- **EXERCISE BRIEF**: Starting at the line that has "typedef enum logic [2:0]" and stopping after the line that has "logic [31:0] data;", reproduce the listing below exactly; omit everything else.

......

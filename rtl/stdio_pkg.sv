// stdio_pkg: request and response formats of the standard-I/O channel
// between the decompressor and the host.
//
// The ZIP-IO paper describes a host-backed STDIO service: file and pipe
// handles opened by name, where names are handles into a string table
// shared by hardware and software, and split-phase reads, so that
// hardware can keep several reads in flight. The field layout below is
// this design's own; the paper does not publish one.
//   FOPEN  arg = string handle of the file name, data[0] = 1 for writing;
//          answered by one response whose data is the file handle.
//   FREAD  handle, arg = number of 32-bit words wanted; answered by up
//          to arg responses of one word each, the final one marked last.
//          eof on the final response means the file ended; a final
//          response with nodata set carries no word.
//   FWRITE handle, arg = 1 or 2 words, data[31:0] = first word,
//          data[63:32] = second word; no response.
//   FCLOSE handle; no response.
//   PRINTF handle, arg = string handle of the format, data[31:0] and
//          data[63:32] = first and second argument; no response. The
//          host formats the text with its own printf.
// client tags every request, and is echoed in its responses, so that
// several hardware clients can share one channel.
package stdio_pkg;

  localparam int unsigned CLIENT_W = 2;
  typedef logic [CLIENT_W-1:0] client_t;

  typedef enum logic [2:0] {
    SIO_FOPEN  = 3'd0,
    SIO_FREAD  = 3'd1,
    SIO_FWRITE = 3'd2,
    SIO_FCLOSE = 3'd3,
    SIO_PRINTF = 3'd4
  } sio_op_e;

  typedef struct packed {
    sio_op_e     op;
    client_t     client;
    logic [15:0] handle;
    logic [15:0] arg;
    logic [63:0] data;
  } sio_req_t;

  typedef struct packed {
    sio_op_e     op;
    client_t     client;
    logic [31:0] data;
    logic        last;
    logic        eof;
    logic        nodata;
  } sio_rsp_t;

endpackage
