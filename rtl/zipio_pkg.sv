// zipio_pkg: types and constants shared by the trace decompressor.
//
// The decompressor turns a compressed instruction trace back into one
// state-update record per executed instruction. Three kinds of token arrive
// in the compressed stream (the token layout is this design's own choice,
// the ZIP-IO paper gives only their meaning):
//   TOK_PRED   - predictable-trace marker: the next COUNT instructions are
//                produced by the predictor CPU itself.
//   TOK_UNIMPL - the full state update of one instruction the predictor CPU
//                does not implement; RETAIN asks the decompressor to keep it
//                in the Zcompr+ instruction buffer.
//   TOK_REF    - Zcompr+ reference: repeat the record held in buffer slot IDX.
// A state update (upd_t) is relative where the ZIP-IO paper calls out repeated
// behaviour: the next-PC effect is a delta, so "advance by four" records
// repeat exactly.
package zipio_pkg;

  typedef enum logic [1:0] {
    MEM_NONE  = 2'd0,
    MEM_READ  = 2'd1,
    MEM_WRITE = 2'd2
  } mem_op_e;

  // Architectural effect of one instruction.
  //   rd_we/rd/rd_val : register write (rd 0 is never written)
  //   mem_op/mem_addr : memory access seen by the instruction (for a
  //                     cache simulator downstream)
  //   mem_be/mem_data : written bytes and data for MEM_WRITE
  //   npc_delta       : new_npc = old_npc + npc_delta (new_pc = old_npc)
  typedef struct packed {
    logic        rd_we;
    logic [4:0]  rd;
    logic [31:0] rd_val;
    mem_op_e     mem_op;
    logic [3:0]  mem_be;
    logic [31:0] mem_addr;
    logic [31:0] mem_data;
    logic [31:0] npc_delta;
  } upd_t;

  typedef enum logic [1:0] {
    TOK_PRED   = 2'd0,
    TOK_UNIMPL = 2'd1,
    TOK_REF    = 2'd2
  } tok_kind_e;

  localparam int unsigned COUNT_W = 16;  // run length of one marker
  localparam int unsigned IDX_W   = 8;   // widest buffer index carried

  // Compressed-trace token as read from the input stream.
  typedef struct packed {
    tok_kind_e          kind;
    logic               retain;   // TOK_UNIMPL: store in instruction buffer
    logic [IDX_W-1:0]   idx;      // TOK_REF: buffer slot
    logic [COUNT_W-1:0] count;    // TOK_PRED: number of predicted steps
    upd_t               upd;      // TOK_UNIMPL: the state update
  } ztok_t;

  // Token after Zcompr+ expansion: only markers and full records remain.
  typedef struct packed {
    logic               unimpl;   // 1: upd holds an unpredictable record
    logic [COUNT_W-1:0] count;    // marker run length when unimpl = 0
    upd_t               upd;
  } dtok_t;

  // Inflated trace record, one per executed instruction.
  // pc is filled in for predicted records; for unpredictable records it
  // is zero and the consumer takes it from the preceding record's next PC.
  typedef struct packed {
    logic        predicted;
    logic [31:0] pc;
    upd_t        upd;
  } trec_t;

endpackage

......

- **SOLUTION TO THE EXERCISE**:
  typedef enum logic [2:0] {
    SIO_FOPEN  = 3'd0,
    SIO_FREAD  = 3'd1,
    SIO_FWRITE = 3'd2,
    SIO_FCLOSE = 3'd3,
    SIO_PRINTF = 3'd4
  } sio_op_e;

  typedef struct packed {
    sio_op_e     op;
    client_t     client;
    logic [15:0] handle;
    logic [15:0] arg;
    logic [63:0] data;
  } sio_req_t;

  typedef struct packed {
    sio_op_e     op;
    client_t     client;
    logic [31:0] data;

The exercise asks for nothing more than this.